The bit holders you want to stock up on they only work in the machine and it's the only way to hold the bit in the machine..they come in 1/4" and 1/2" so you want to have many on hand, you can just pop the bit out of the holder and put in a new one but it sure is nice just to pop in a new holder with the bit in place.
http://www.routerforums.com/43227-post38.html


"scanner ?" the Scanning Probe is a nice add on but it's 300.oo dollar tool and I don't think you will need right off...you can find tons of patterns on the net that you can use all or just part of them..

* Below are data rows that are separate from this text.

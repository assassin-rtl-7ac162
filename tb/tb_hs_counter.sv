// tb_hs_counter -- checks the handshake counter against a reference count
// kept in the testbench: each held command is applied exactly once, DON
// rises one clock after the command and falls as soon as it is released,
// MAX loads all ones and INC wraps to 0, a command changed without release
// is applied anew.
module tb_hs_counter;
  localparam int W = 3;
  logic clk = 0, mr, clr, max, inc, don;
  logic [W-1:0] q;
  int checks = 0, failures = 0;
  int ref_q;

  hs_counter #(.W(W)) dut (.clk, .mr, .clr, .max, .inc, .don, .q);

  always #5 clk = ~clk;

  task automatic check(bit cond, string what);
    checks++;
    if (!cond) begin
      failures++;
      $display("FAIL %s: q=%0d don=%b ref=%0d", what, q, don, ref_q);
    end
  endtask

  // hold one command, check the DON timing and the result, release it
  task automatic do_cmd(int which, int hold);
    {clr, max, inc} = 3'b000;
    case (which)
      0: clr = 1;
      1: max = 1;
      default: inc = 1;
    endcase
    #1 check(don == 0, "DON low right after command");
    @(posedge clk); #1;
    case (which)
      0: ref_q = 0;
      1: ref_q = (1 << W) - 1;
      default: ref_q = (ref_q + 1) % (1 << W);
    endcase
    check(don == 1, "DON one clock after command");
    check(q == W'(ref_q), "value after command");
    repeat (hold) @(posedge clk);
    #1 check(q == W'(ref_q), "applied only once while held");
    check(don == 1, "DON stays while held");
    {clr, max, inc} = 3'b000;
    #1 check(don == 0, "DON falls with command");
    @(posedge clk); #1;
  endtask

  initial begin
    #20000; failures++;
    $display("watchdog expired");
    $display("TB_RESULT checks=%0d failures=%0d", checks, failures);
    $finish;
  end

  initial begin
    mr = 1; {clr, max, inc} = 3'b000; ref_q = 0;
    repeat (2) @(posedge clk); #1 mr = 0;
    check(q == 0 && don == 0, "reset");
    do_cmd(1, 2);
    do_cmd(2, 3);
    for (int k = 0; k < 10; k++) do_cmd(2, k % 3);
    do_cmd(0, 1);
    do_cmd(2, 0);
    // change command without release: INC then CLR
    inc = 1; @(posedge clk); #1 ref_q = (ref_q + 1) % (1 << W);
    check(q == W'(ref_q) && don, "INC before switch");
    inc = 0; clr = 1; #1 check(don == 0, "DON low on new command");
    @(posedge clk); #1 ref_q = 0;
    check(q == 0 && don, "CLR applied after switch");
    clr = 0;
    @(posedge clk);
    $display("TB_RESULT checks=%0d failures=%0d", checks, failures);
    $finish;
  end
endmodule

If you get the Probe you will need to make a sled to used it in the machine.
see the forum how to made one...
=========
*********
Scanning Probe on SALE as of today Black Fri.thing

Regular $299.99
SALE PRICE $224.99

http://x.jngo1.net/y.z?l=http://www...oductid=16134&cat=250&page=1&e=1167692046&t=h


************
=============

"Also pic's Who know's " take a peek at the web site for some great projects many have made with the machine.

http://www.carvewright.com/forum/

They have a NEW item out called
Centerline Text, module,,it's not free,, 100.oo for the add on item.
http://carvewright.com/store/product.php?productid=16151&cat=0&bestseller=Y
but if you want to do alot of signs you may want to get it..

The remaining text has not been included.